START Extracted material

// hb_rx_handler: receive half of the FPGA-based NIC driver ("rx-handler").
//
// Connects the rx descriptor control (hb_rx_desc_ctrl) to the rx ring and the
// packet handler (hb_rx_pkt_handler) to the rx buffer, as two parts that hand
// over one packet at a time: the control finds a written-back descriptor, the
// packet handler streams the packet out on the AXI4-stream master, then the
// control re-arms the descriptor and issues an rx tail pointer update. The
// split into these two parts is the design's.
//
// Ports: BRAM port B of the rx ring and the rx buffer (read data one cycle
// after the request); the AXI4-stream toward the network function; the tail
// update (one-cycle pulse, value = new RDT) toward the delay module.
module hb_rx_handler
  import hb_pkg::*;
#(
  parameter int unsigned RING_N     = 64,
  parameter int unsigned SLOT_BYTES = 8192
) (
  input  logic        clk,
  input  logic        rst_n,
  input  logic        start,
  input  addr_t       fpga_base,
  output bram_req_t   ring_req,
  input  data_t       ring_rdata,
  output bram_req_t   buf_req,
  input  data_t       buf_rdata,
  output logic        m_tvalid,
  input  logic        m_tready,
  output data_t       m_tdata,
  output strb_t       m_tkeep,
  output logic        m_tlast,
  output logic        tail_valid,
  output tail_upd_t   tail,
  output logic [31:0] rx_pkts
);
  logic                      pkt_req, pkt_done;
  logic [$clog2(RING_N)-1:0] pkt_slot;
  logic [15:0]               pkt_len;

  hb_rx_desc_ctrl #(.RING_N(RING_N), .SLOT_BYTES(SLOT_BYTES)) u_desc (
    .clk, .rst_n, .start, .fpga_base,
    .ring_req, .ring_rdata,
    .pkt_req, .pkt_slot, .pkt_len, .pkt_done,
    .tail_valid, .tail, .rx_pkts
  );

  hb_rx_pkt_handler #(.RING_N(RING_N), .SLOT_BYTES(SLOT_BYTES)) u_pkt (
    .clk, .rst_n,
    .req(pkt_req), .slot(pkt_slot), .len(pkt_len), .done(pkt_done),
    .buf_req, .buf_rdata,
    .m_tvalid, .m_tready, .m_tdata, .m_tkeep, .m_tlast
  );

endmodule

END Extracted material

Work request: Transcribe the whole listing with nothing added or left out.

Your response:
// hb_rx_handler: receive half of the FPGA-based NIC driver ("rx-handler").
//
// Connects the rx descriptor control (hb_rx_desc_ctrl) to the rx ring and the
// packet handler (hb_rx_pkt_handler) to the rx buffer, as two parts that hand
// over one packet at a time: the control finds a written-back descriptor, the
// packet handler streams the packet out on the AXI4-stream master, then the
// control re-arms the descriptor and issues an rx tail pointer update. The
// split into these two parts is the design's.
//
// Ports: BRAM port B of the rx ring and the rx buffer (read data one cycle
// after the request); the AXI4-stream toward the network function; the tail
// update (one-cycle pulse, value = new RDT) toward the delay module.
module hb_rx_handler
  import hb_pkg::*;
#(
  parameter int unsigned RING_N     = 64,
  parameter int unsigned SLOT_BYTES = 8192
) (
  input  logic        clk,
  input  logic        rst_n,
  input  logic        start,
  input  addr_t       fpga_base,
  output bram_req_t   ring_req,
  input  data_t       ring_rdata,
  output bram_req_t   buf_req,
  input  data_t       buf_rdata,
  output logic        m_tvalid,
  input  logic        m_tready,
  output data_t       m_tdata,
  output strb_t       m_tkeep,
  output logic        m_tlast,
  output logic        tail_valid,
  output tail_upd_t   tail,
  output logic [31:0] rx_pkts
);
  logic                      pkt_req, pkt_done;
  logic [$clog2(RING_N)-1:0] pkt_slot;
  logic [15:0]               pkt_len;

  hb_rx_desc_ctrl #(.RING_N(RING_N), .SLOT_BYTES(SLOT_BYTES)) u_desc (
    .clk, .rst_n, .start, .fpga_base,
    .ring_req, .ring_rdata,
    .pkt_req, .pkt_slot, .pkt_len, .pkt_done,
    .tail_valid, .tail, .rx_pkts
  );

  hb_rx_pkt_handler #(.RING_N(RING_N), .SLOT_BYTES(SLOT_BYTES)) u_pkt (
    .clk, .rst_n,
    .req(pkt_req), .slot(pkt_slot), .len(pkt_len), .done(pkt_done),
    .buf_req, .buf_rdata,
    .m_tvalid, .m_tready, .m_tdata, .m_tkeep, .m_tlast
  );

endmodule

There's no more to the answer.